Your task
Go through the data below and copy each line that includes "format".

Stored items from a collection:
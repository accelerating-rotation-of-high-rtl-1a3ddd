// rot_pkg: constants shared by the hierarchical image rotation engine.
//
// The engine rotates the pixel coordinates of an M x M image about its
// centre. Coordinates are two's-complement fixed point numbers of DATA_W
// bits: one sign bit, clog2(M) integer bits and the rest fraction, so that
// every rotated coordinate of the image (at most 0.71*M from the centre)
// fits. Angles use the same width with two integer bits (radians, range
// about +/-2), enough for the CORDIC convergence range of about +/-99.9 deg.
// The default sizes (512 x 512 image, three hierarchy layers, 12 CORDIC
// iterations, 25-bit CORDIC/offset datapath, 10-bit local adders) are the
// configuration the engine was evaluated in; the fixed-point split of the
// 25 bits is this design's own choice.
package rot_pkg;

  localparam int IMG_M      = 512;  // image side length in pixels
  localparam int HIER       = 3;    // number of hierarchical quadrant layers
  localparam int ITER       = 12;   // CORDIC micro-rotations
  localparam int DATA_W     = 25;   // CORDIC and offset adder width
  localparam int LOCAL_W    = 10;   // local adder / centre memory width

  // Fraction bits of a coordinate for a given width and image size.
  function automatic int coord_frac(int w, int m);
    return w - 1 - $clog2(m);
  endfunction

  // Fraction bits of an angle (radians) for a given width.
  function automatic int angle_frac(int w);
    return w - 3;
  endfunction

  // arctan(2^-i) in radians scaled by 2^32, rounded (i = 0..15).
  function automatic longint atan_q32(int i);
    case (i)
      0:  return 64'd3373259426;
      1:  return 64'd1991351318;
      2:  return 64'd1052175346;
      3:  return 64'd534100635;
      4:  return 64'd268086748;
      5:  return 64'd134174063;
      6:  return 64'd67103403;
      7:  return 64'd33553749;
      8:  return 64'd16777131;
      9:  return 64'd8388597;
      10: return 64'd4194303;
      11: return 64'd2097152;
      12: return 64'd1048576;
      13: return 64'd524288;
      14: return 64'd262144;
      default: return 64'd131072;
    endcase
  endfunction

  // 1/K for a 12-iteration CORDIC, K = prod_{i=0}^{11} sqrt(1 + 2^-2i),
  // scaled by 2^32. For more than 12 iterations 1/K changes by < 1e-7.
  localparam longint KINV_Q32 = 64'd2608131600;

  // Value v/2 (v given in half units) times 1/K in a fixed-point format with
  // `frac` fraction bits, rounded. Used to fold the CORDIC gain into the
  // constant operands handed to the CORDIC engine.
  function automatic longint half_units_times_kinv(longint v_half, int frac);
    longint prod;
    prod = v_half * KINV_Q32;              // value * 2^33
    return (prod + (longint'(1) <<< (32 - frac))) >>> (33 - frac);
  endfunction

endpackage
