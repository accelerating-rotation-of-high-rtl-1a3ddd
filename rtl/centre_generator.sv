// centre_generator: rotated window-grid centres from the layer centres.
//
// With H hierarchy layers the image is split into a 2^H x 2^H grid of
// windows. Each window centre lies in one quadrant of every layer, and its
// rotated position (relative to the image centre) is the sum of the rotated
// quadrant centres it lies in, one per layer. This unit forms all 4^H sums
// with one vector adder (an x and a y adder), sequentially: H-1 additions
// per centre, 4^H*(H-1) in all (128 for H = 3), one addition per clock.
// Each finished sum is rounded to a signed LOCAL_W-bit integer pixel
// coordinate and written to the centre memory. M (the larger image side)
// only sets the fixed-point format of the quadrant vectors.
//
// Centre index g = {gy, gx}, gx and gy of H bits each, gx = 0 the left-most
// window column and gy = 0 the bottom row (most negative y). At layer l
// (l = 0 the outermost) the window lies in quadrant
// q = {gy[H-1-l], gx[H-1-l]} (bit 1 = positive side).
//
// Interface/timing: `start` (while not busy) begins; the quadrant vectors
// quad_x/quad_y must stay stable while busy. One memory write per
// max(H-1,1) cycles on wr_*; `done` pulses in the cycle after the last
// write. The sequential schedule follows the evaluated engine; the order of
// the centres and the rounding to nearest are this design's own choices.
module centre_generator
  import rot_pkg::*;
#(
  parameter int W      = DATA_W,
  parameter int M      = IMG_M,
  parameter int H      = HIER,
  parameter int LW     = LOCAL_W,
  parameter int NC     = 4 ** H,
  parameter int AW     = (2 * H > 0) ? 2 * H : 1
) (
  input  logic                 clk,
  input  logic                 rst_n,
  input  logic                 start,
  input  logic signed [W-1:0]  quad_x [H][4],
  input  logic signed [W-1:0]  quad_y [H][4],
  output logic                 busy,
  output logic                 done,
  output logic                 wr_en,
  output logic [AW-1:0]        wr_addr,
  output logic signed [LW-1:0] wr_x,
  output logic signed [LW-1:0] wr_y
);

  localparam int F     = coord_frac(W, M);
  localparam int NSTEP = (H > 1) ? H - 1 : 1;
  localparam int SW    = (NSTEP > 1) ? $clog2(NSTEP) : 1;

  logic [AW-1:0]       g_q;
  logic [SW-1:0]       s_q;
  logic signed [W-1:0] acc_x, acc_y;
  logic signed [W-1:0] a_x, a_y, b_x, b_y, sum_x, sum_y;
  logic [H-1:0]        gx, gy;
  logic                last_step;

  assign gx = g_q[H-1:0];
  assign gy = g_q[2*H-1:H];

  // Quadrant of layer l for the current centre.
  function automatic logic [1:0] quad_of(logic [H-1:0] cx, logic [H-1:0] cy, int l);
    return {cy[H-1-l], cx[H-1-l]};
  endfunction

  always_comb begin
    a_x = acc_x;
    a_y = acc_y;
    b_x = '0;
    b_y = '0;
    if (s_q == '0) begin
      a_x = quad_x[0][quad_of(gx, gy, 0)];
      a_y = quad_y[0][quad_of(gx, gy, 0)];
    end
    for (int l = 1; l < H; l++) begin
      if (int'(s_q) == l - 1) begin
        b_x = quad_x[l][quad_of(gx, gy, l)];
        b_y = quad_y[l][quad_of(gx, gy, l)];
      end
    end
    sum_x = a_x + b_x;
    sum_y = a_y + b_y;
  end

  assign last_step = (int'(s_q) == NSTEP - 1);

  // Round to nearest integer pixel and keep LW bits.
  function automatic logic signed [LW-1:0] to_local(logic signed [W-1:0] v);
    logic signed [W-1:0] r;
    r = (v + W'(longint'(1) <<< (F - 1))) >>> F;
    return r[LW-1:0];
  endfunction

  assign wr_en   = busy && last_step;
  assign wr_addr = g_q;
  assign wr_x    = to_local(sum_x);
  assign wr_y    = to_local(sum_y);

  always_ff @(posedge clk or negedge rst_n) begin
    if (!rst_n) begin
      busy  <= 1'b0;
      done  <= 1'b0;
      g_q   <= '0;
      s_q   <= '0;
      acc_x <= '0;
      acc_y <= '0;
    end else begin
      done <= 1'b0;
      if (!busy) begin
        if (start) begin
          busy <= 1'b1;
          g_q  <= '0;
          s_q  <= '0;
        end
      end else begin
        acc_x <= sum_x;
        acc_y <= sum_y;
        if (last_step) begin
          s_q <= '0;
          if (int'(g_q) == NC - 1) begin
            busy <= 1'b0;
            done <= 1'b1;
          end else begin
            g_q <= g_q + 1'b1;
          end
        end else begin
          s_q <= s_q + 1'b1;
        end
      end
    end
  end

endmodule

Response to the exercise
  // Value v/2 (v given in half units) times 1/K in a fixed-point format with
// only sets the fixed-point format of the quadrant vectors.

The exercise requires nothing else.